Llogiq on stuff

Rust Mutation Testing

Not least since last JavaLand I am a fan of mutation testing. However, there is no working crate to do it in Rust yet (There is mutant, but it’s both outdated and far from finished). So because I may cobble the time together to implement it, I’m going to blog the journey to order my thoughts. This post will give a broad overview on the mechanics of mutation testing and the problems we’ll need to overcome to get it in Rust.

First, let’s motivate the whole thing: Why would I want to mutate my code? The question this attempts to answer is: “Am I testing the right thing?” Note that this is different to the question “Am I testing enough?”; we already have line coverage and branch coverage to answer the latter. The problem with those is that they can mislead; just because a line or branch is covered does not mean it is really tested, as a cursory look into mutation testing will show.

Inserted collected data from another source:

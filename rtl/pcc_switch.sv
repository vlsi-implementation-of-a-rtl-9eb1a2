// pcc_switch: packet-connected-circuit (PCC) switch with NPORTS bidirectional
// ports.
//
// A sender raises req and puts a route nibble on the data wires; the low
// ADDR_W bits name the output port to use. The input control block (icb) of
// that port asks the output control block (ocb) for the output. If the
// output is free the circuit is set up and stays up until the sender lowers
// req, whatever other requests arrive later (no pre-emption). If the output
// is taken, or two inputs ask for the same output in the same cycle and this
// input does not have the lowest id, the input gets a nack. The route nibble
// itself is consumed: it never appears on the output.
//
// The crossbar forwards req and data from an input to the output it is
// connected to, through one retiming register per output, and carries nack
// from the output back to the input, so a nack produced further along the
// route reaches the sender. The nack entering at an output is retimed too,
// by one flip-flop, so nack also costs one cycle per switch; this keeps two
// switches linked in both directions free of a combinational path through
// both crossbars. An input's nack wire is the OR of its own icb's nack and
// the nack returned through the crossbar.
//
// Timing, for a req rising in cycle t with the route nibble:
//   t      build-up request and reply (combinational), state loaded at the edge
//   t+1    crossbar closed; the nibble of cycle t+1 enters the retiming register
//   t+2    output req high with that nibble (the first one after the route)
// Each later nibble leaves one cycle after it entered. When req falls in
// cycle e, the output req falls in cycle e+1 right after the last nibble and
// the output is free for a new build-up from cycle e+1. A refused build-up
// gives nack in cycle t+1. A nack arriving at a connected output in cycle n
// leaves at the input in cycle n+1.
//
// Follows the test chip: three ports, 4-bit data, a one-bit req and one-bit
// nack per port, fixed priority, source routing. Where the retiming
// registers sit and the nack timing are this design's choices.
module pcc_switch #(
  parameter int unsigned NPORTS = pcc_pkg::NPORTS,
  parameter int unsigned DATA_W = pcc_pkg::DATA_W,
  parameter int unsigned ADDR_W = pcc_pkg::ADDR_W
) (
  input  logic                          clk,
  input  logic                          rst_n,
  // input side of each port
  input  logic [NPORTS-1:0]             in_req,
  input  logic [NPORTS-1:0][DATA_W-1:0] in_data,
  output logic [NPORTS-1:0]             in_nack,
  // output side of each port
  output logic [NPORTS-1:0]             out_req,
  output logic [NPORTS-1:0][DATA_W-1:0] out_data,
  input  logic [NPORTS-1:0]             out_nack
);

  logic [NPORTS-1:0][NPORTS-1:0]        build_req, tear_down, reply, xbar_ctrl;
  logic [NPORTS-1:0]                    icb_nack, xb_nack, busy, out_nack_q;
  logic [NPORTS-1:0]                    xb_req;
  logic [NPORTS-1:0][DATA_W-1:0]        xb_data;

  for (genvar i = 0; i < NPORTS; i++) begin : g_icb
    icb #(.NPORTS(NPORTS), .ADDR_W(ADDR_W)) u_icb (
      .clk       (clk),
      .rst_n     (rst_n),
      .req       (in_req[i]),
      .addr      (in_data[i][ADDR_W-1:0]),
      .build_req (build_req[i]),
      .reply     (reply[i]),
      .tear_down (tear_down[i]),
      .nack      (icb_nack[i]),
      .xbar_ctrl (xbar_ctrl[i])
    );
  end

  ocb #(.NPORTS(NPORTS)) u_ocb (
    .clk       (clk),
    .rst_n     (rst_n),
    .build_req (build_req),
    .tear_down (tear_down),
    .reply     (reply),
    .busy      (busy)
  );

  crossbar #(.NPORTS(NPORTS), .DATA_W(DATA_W)) u_xbar (
    .ctrl     (xbar_ctrl),
    .in_req   (in_req),
    .in_data  (in_data),
    .in_nack  (xb_nack),
    .out_req  (xb_req),
    .out_data (xb_data),
    .out_nack (out_nack_q)
  );

  // retiming register on every output
  always_ff @(posedge clk or negedge rst_n) begin
    if (!rst_n) begin
      out_req    <= '0;
      out_data   <= '0;
      out_nack_q <= '0;
    end else begin
      out_req    <= xb_req;
      out_data   <= xb_data;
      out_nack_q <= out_nack;
    end
  end

  assign in_nack = icb_nack | xb_nack;

  // Crossbar control must match the output status register: every closed
  // cell belongs to a busy output and no output is driven by two inputs.
  for (genvar j = 0; j < NPORTS; j++) begin : g_chk
    logic [NPORTS-1:0] col;
    for (genvar i = 0; i < NPORTS; i++) begin : g_col
      assign col[i] = xbar_ctrl[i][j];
    end
    a_one_driver: assert property (@(posedge clk) disable iff (!rst_n)
      $onehot0(col) && (busy[j] == |col))
      else $error("pcc_switch: output %0d control inconsistent", j);
  end

endmodule
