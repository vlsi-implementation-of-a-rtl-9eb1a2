// tb_pcc_switch: one 3-port switch under random traffic, against a
// cycle-level reference model kept in the testbench.
//
// The model tracks, per input, the previous req and the output it holds, and
// the set of busy outputs. In a cycle where req rises, the route is the low
// two bits of the nibble; requests are served in input-id order and a
// refused one produces nack in the next cycle. A connected input's req and
// data appear on its output one cycle later; a nack arriving at a connected
// output returns to its input one cycle later. The testbench then plays the
// reference example route directly: a packet "1, 0, 2, d0, d1, ..." must leave
// the switch on output 1 with "0, 2, d0, d1, ..." and output req rising two
// cycles after the input req.
module tb_pcc_switch;
  localparam int N = 3, W = 4;
  logic clk = 1'b0, rst_n = 1'b0;
  logic [N-1:0]        in_req, in_nack, out_req, out_nack;
  logic [N-1:0][W-1:0] in_data, out_data;

  // reference model state
  logic [N-1:0]        m_prev, m_nack, m_busy, m_oreq, e_nack, taken, m_onack;
  logic [N-1:0][W-1:0] m_odata;
  int                  m_hold [N];
  logic [N-1:0]        nx_oreq;
  logic [N-1:0][W-1:0] nx_odata;
  int checks = 0, failures = 0;
  int n_grant = 0, n_busy_nack = 0, n_prio = 0, n_tear = 0, n_ret_nack = 0, n_bad_route = 0;
  int route;

  pcc_switch #(.NPORTS(N), .DATA_W(W), .ADDR_W(2)) dut (.clk, .rst_n, .in_req, .in_data, .in_nack,
                                                         .out_req, .out_data, .out_nack);

  always #5 clk = ~clk;

  initial begin
    repeat (20000) @(posedge clk);
    failures++;
    $display("TB_RESULT checks=%0d failures=%0d", checks, failures);
    $finish;
  end

  task automatic model_step();
    // combinational part, valid for the current inputs
    taken = m_busy;
    nx_oreq = '0; nx_odata = '0; e_nack = m_nack;
    for (int i = 0; i < N; i++)
      if (m_hold[i] >= 0) begin
        nx_oreq[m_hold[i]]  = in_req[i];
        nx_odata[m_hold[i]] = in_data[i];
        e_nack[i] = e_nack[i] | m_onack[m_hold[i]];
        if (m_onack[m_hold[i]]) n_ret_nack++;
      end
  endtask

  task automatic model_clock();
    logic [N-1:0] nx_nack, released;
    nx_nack = '0; released = '0;
    for (int i = 0; i < N; i++) begin
      if (in_req[i] && !m_prev[i]) begin
        route = int'(in_data[i][1:0]);
        if (route < N && !taken[route]) begin
          taken[route] = 1'b1;
          m_hold[i] = route;
          n_grant++;
        end else begin
          nx_nack[i] = 1'b1;
          if (route >= N) n_bad_route++;
          else if (!m_busy[route]) n_prio++;
          else n_busy_nack++;
        end
      end else if (!in_req[i] && m_prev[i]) begin
        if (m_hold[i] >= 0) begin
          // released at the clock edge: a request in this same cycle
          // still sees the output busy
          released[m_hold[i]] = 1'b1;
          n_tear++;
        end
        m_hold[i] = -1;
      end
    end
    m_busy  = taken & ~released;
    m_nack  = nx_nack;
    m_prev  = in_req;
    m_onack = out_nack;
    m_oreq  = nx_oreq;
    m_odata = nx_odata;
  endtask

  task automatic compare(input string what);
    checks++;
    if (out_req !== m_oreq || in_nack !== e_nack) begin
      failures++;
      $display("%s t=%0t: out_req=%b/%b in_nack=%b/%b", what, $time, out_req, m_oreq, in_nack, e_nack);
    end
    for (int j = 0; j < N; j++)
      if (m_oreq[j] && out_data[j] !== m_odata[j]) begin
        failures++;
        $display("%s t=%0t: out_data[%0d]=%h expected %h", what, $time, j, out_data[j], m_odata[j]);
      end
  endtask

  // directed example: 1,0,2,d0..d3 into input 0
  logic [W-1:0] pkt [7] = '{4'h1, 4'h0, 4'h2, 4'h9, 4'h6, 4'hC, 4'h3};
  int t_rise, t_out;

  initial begin
    in_req = '0; in_data = '0; out_nack = '0;
    m_prev = '0; m_nack = '0; m_onack = '0; m_busy = '0; m_oreq = '0; m_odata = '0;
    for (int i = 0; i < N; i++) m_hold[i] = -1;
    repeat (2) @(posedge clk);
    @(negedge clk) rst_n = 1'b1;

    // random traffic
    for (int n = 0; n < 5000; n++) begin
      @(negedge clk);
      for (int i = 0; i < N; i++) begin
        if ($urandom_range(0, 4) == 0) in_req[i] = ~in_req[i];
        in_data[i] = W'($urandom);
      end
      out_nack = ($urandom_range(0, 7) == 0) ? N'($urandom) : '0;
      #2;
      model_step();
      compare("random");
      @(posedge clk);
      model_clock();
    end

    // drain: all req low, then the directed example
    @(negedge clk);
    in_req = '0; out_nack = '0;
    repeat (4) @(negedge clk);
    t_rise = -1; t_out = -1;
    for (int k = 0; k < 12; k++) begin
      if (k < 7) begin in_req[0] = 1'b1; in_data[0] = pkt[k]; end
      else       begin in_req[0] = 1'b0; in_data[0] = '0; end
      #2;
      if (k == 0) t_rise = k;
      if (out_req[1] && t_out < 0) t_out = k;
      if (out_req[1]) begin
        // nibble k on the output entered at k-1; the route nibble is gone
        checks++;
        if (k < 2 || k > 7 || out_data[1] !== pkt[k-1]) begin
          failures++;
          $display("example: cycle %0d out_data=%h", k, out_data[1]);
        end
      end
      @(negedge clk);
    end
    checks++;
    if (t_out - t_rise != 2) begin
      failures++;
      $display("example: output req rose %0d cycles after input req, expected 2", t_out - t_rise);
    end

    $display("grants=%0d busy_nacks=%0d priority_nacks=%0d bad_route_nacks=%0d tear_downs=%0d returned_nacks=%0d",
             n_grant, n_busy_nack, n_prio, n_bad_route, n_tear, n_ret_nack);
    checks++;
    if (n_grant == 0 || n_busy_nack == 0 || n_prio == 0 || n_bad_route == 0 || n_tear == 0 || n_ret_nack == 0) begin
      failures++;
      $display("a mechanism was never exercised");
    end
    $display("TB_RESULT checks=%0d failures=%0d", checks, failures);
    $finish;
  end
endmodule
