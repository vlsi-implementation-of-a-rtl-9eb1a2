// pcc_chip: the two-switch PCC test chip.
//
// Two three-port switches, A and B, share one clock. Their port 0 links them:
// output 0 of A drives input 0 of B and output 0 of B drives input 0 of A,
// each link with its nack wire running back the other way. Port 1 of each
// switch goes to the chip pins in both directions. Input 2 of each switch is
// fed by its own test sequence generator, whose packet is routed to output 1
// and so reaches the pins. Output 2 of both switches is left unconnected.
//
// A packet entering at B's pins with the route nibbles 0, 1 crosses B to its
// output 0, A to its output 1 and leaves at A's pins: one route nibble is
// consumed and one cycle of latency is added per switch.
//
// Ports: the pin-side signals of port 1 of each switch (a_*, b_*), the start
// inputs of the generators and, for observation, the nack that each switch
// returns to its generator (on the original chip this wire stays inside).
// Port assignment follows the chip's block diagram; the observable
// generator nacks are this design's addition.
module pcc_chip #(
  parameter int unsigned DATA_W = pcc_pkg::DATA_W
) (
  input  logic              clk,
  input  logic              rst_n,
  // switch A, port 1 (pins)
  input  logic              a_in1_req,
  input  logic [DATA_W-1:0] a_in1_data,
  output logic              a_in1_nack,
  output logic              a_out1_req,
  output logic [DATA_W-1:0] a_out1_data,
  input  logic              a_out1_nack,
  // switch B, port 1 (pins)
  input  logic              b_in1_req,
  input  logic [DATA_W-1:0] b_in1_data,
  output logic              b_in1_nack,
  output logic              b_out1_req,
  output logic [DATA_W-1:0] b_out1_data,
  input  logic              b_out1_nack,
  // test sequence generators
  input  logic              start_a,
  input  logic              start_b,
  output logic              tsg_a_nack,
  output logic              tsg_b_nack
);

  localparam int unsigned NP = 3;

  logic [NP-1:0]             a_in_req, a_in_nack, a_out_req, a_out_nack;
  logic [NP-1:0][DATA_W-1:0] a_in_data, a_out_data;
  logic [NP-1:0]             b_in_req, b_in_nack, b_out_req, b_out_nack;
  logic [NP-1:0][DATA_W-1:0] b_in_data, b_out_data;
  logic                      tsg_a_req, tsg_b_req;
  logic [DATA_W-1:0]         tsg_a_data, tsg_b_data;

  pcc_switch #(.NPORTS(NP), .DATA_W(DATA_W)) u_sw_a (
    .clk (clk), .rst_n (rst_n),
    .in_req  (a_in_req),  .in_data  (a_in_data),  .in_nack  (a_in_nack),
    .out_req (a_out_req), .out_data (a_out_data), .out_nack (a_out_nack)
  );

  pcc_switch #(.NPORTS(NP), .DATA_W(DATA_W)) u_sw_b (
    .clk (clk), .rst_n (rst_n),
    .in_req  (b_in_req),  .in_data  (b_in_data),  .in_nack  (b_in_nack),
    .out_req (b_out_req), .out_data (b_out_data), .out_nack (b_out_nack)
  );

  tsg #(.DATA_W(DATA_W)) u_tsg_a (
    .clk (clk), .rst_n (rst_n), .start (start_a), .req (tsg_a_req), .data (tsg_a_data)
  );

  tsg #(.DATA_W(DATA_W)) u_tsg_b (
    .clk (clk), .rst_n (rst_n), .start (start_b), .req (tsg_b_req), .data (tsg_b_data)
  );

  always_comb begin
    // port 0: link between the switches
    a_in_req[0]   = b_out_req[0];
    a_in_data[0]  = b_out_data[0];
    b_out_nack[0] = a_in_nack[0];
    b_in_req[0]   = a_out_req[0];
    b_in_data[0]  = a_out_data[0];
    a_out_nack[0] = b_in_nack[0];
    // port 1: pins
    a_in_req[1]   = a_in1_req;
    a_in_data[1]  = a_in1_data;
    a_in1_nack    = a_in_nack[1];
    a_out1_req    = a_out_req[1];
    a_out1_data   = a_out_data[1];
    a_out_nack[1] = a_out1_nack;
    b_in_req[1]   = b_in1_req;
    b_in_data[1]  = b_in1_data;
    b_in1_nack    = b_in_nack[1];
    b_out1_req    = b_out_req[1];
    b_out1_data   = b_out_data[1];
    b_out_nack[1] = b_out1_nack;
    // port 2: generator in, output unused (nothing downstream to nack)
    a_in_req[2]   = tsg_a_req;
    a_in_data[2]  = tsg_a_data;
    tsg_a_nack    = a_in_nack[2];
    a_out_nack[2] = 1'b0;
    b_in_req[2]   = tsg_b_req;
    b_in_data[2]  = tsg_b_data;
    tsg_b_nack    = b_in_nack[2];
    b_out_nack[2] = 1'b0;
  end

endmodule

With mutation testing, I start with running my tests as usual, and then I mutate the code and run the tests again. If at least one fails, the mutant is “killed”. The mutation is rolled back and another one tried. The resulting metric is how many mutants survived divided by how many mutations were tried. Usually, mutation testing tools show the surviving mutations.

The idea is that if you can put errors in your code without making your tests fail, your tests didn’t sufficiently guard against those errors. Now what are typical mutations:

  • Changing && to || and vice versa
  • Deleting statements
  • Duplicating statements
  • Inserting other statements (e.g. return)
  • Replacing boolean subexpressions with true or false
  • Replacing comparisons, e.g. ==!= or >>=
  • Replacing variables with others from same scope of compatible types

As you can imagine, this isn’t exactly easy to do in Rust, especially if we want to do it fast enough to be useful. We probably do not want the full compiler within our tool (or even everything down to MIR), because that would mean forking rustc. So going with the abstract syntax tree, how far can we go?

A Plan

Turns out there’s not too much we can do. The boolean operator switcheroo is A-OK, also inserting returns at random points for unit-returning functions can be a fun way to disrupt control flow. Perhaps we could add default returns for other return types via some kind of whitelist. The boolean subexpression replacement also looks good (we can identify those as expressions in if expressions or while loops or as subexpressions thereof). Also comparison operators seem pretty safe. We may be able to do that whitelist dance for other operations like addition/subtraction (we’ll need to make sure the types have the corresponding std::ops::* implementations). If we’re very adventurous, we might try to clone as much of rust’s typeck as needed to do trait lookup.

My idea is that for every method under test, we can add another argument that will just be the mutation count. 0 is the original code and every other value refers to a mutation (up to LAST_MUTATION, whatever that is). We also store some metadata about the mutations somewhere so we can refer to them in the resulting report.

The code is then not mutated directly, but conditioned on the mutation parameter. So for example, we would change some expressions to depend on mc (our “mutation counter”):

Original Expression Mutated Expression
x == y mu::eq(x, y, mc, 1)
x != y mu::ne(x, y, mc, 4)
x > y mu::gt(x, y, mc, 7)
.. if mc == 12 { return; } ..
x && y mu::and(x, y, mc, 13)
x || y mu::or(x, y, mc, 16)

The mu::*.. functions would change the operations to true, false or something else, depending on mc. This means we only compile the mutated code once and run it once per mutation. Our test runner knows how many mutations exist and can run them all, possibly in parallel, keeping track of which tests failed. We will want to know two things:

  1. Which mutations survived – those will be reported directly
  2. Which tests killed what mutations. This will be useful to identify tests that can be removed because all the mutations they cover are already covered by other tests. This is the classical minimum set cover problem, which is NP-hard, but good solutions can be found in polynomial time nonetheless (using Linear Programming Relaxation). I am not aware of any tool that does this at the moment, but it would be really neat to have.

Note that the mutation numbers must be different for all methods under test – we only ever introduce one error at a time.

Now my first step will be to look into the current test crate to see how the tests are actually run. Also I’m looking into syntex to see if I can find the tests.